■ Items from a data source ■

# # # # # # #

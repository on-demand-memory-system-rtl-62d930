// tb_pcg: self-checking test of the inter-layer pre-fetch command generator.
// For random macroblock positions in CIF/QCIF base layers (including picture
// edges) the command sequence is compared with a reference list: residual
// lines of the 10x9 window of the next macroblock's co-located 8x8 block,
// clamped, without repeats, then the two MV lines. pf_ready is throttled.
module tb_pcg;
  logic clk = 0, rst_n = 1;
  initial rst_n = 0;   // a falling edge at time 0 fires every asynchronous reset
  always #1 clk = ~clk;
  int checks = 0, failures = 0;

  logic mb_valid = 0, mb_ready, pf_valid, pf_ready = 0;
  logic [7:0] mb_x = 0, mb_y = 0;
  logic [11:0] base_w = 176, base_h = 144;
  logic [29:0] resid_base = 30'h100000, mv_base = 30'h200000, pf_addr;
  logic [31:0] cmds;

  pcg dut (.clk, .rst_n, .mb_valid, .mb_ready, .mb_x, .mb_y, .base_w, .base_h,
           .resid_base, .mv_base, .pf_valid, .pf_addr, .pf_ready, .stat_cmds(cmds));

  logic [29:0] exp_q [$];
  always @(posedge clk) pf_ready <= ($urandom_range(0, 2) != 0);
  always @(posedge clk) if (pf_valid && pf_ready) begin
    checks++;
    if (exp_q.size() == 0 || pf_addr !== exp_q[0]) begin
      failures++;
      if (failures < 10) $display("command %h expected %h", pf_addr, exp_q.size() ? exp_q[0] : 0);
    end
    if (exp_q.size()) void'(exp_q.pop_front());
  end

  function automatic void expect_mb(int x, int y, int w, int h);
    int bx, by, last = -1;
    int nx = x + 1, ny = y;
    if (nx * 16 >= w * 2) begin nx = 0; ny = y + 1; end
    bx = nx * 8; by = ny * 8;
    for (int r = 0; r < 9; r++) begin
      int row = (by + r > h - 1) ? h - 1 : by + r;
      int clo = (bx == 0) ? 0 : bx - 1;
      int chi = (bx + 8 > w - 1) ? w - 1 : bx + 8;
      int l0 = (int'(resid_base) + (row * w + clo) / 2) / 8;
      int l1 = (int'(resid_base) + (row * w + chi) / 2) / 8;
      if (l0 != last) begin exp_q.push_back(30'(l0 * 8)); last = l0; end
      if (l1 != last) begin exp_q.push_back(30'(l1 * 8)); last = l1; end
    end
    for (int r = 0; r < 2; r++) begin
      int l = (int'(mv_base) + (by / 4 + r) * (w / 4) + bx / 4) / 8;
      if (l != last) begin exp_q.push_back(30'(l * 8)); last = l; end
    end
  endfunction

  initial begin
    repeat (3) @(negedge clk); rst_n = 1;
    for (int it = 0; it < 400; it++) begin
      automatic bit cif = $urandom_range(0, 1);
      automatic int w = cif ? 352 : 176, h = cif ? 288 : 144;
      automatic int x = $urandom_range(0, w / 8 - 1), y = $urandom_range(0, h / 8 - 2);
      if (it % 5 == 0) x = w / 8 - 1;           // last macroblock of a row
      @(negedge clk);
      while (!mb_ready) @(negedge clk);
      base_w = 12'(w); base_h = 12'(h); mb_x = 8'(x); mb_y = 8'(y); mb_valid = 1;
      expect_mb(x, y, w, h);
      @(negedge clk); mb_valid = 0;
    end
    while (!mb_ready || exp_q.size() != 0) @(negedge clk);
    checks++; if (exp_q.size() != 0) failures++;
    $display("commands=%0d", cmds);
    $display("TB_RESULT checks=%0d failures=%0d", checks, failures);
    $finish;
  end

  initial begin
    repeat (200000) @(posedge clk);
    failures++;
    $display("watchdog expired");
    $display("TB_RESULT checks=%0d failures=%0d", checks, failures);
    $finish;
  end
endmodule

# # # # # # #

■ Goal of the exercise ■
Out of the data above, give again only the lines starting at the one holding "if (it % 5 == 0)" and ending at the one holding "checks++; if (exp_q.size()", unchanged.

■ Result ■
      if (it % 5 == 0) x = w / 8 - 1;           // last macroblock of a row
      @(negedge clk);
      while (!mb_ready) @(negedge clk);
      base_w = 12'(w); base_h = 12'(h); mb_x = 8'(x); mb_y = 8'(y); mb_valid = 1;
      expect_mb(x, y, w, h);
      @(negedge clk); mb_valid = 0;
    end
    while (!mb_ready || exp_q.size() != 0) @(negedge clk);
    checks++; if (exp_q.size() != 0) failures++;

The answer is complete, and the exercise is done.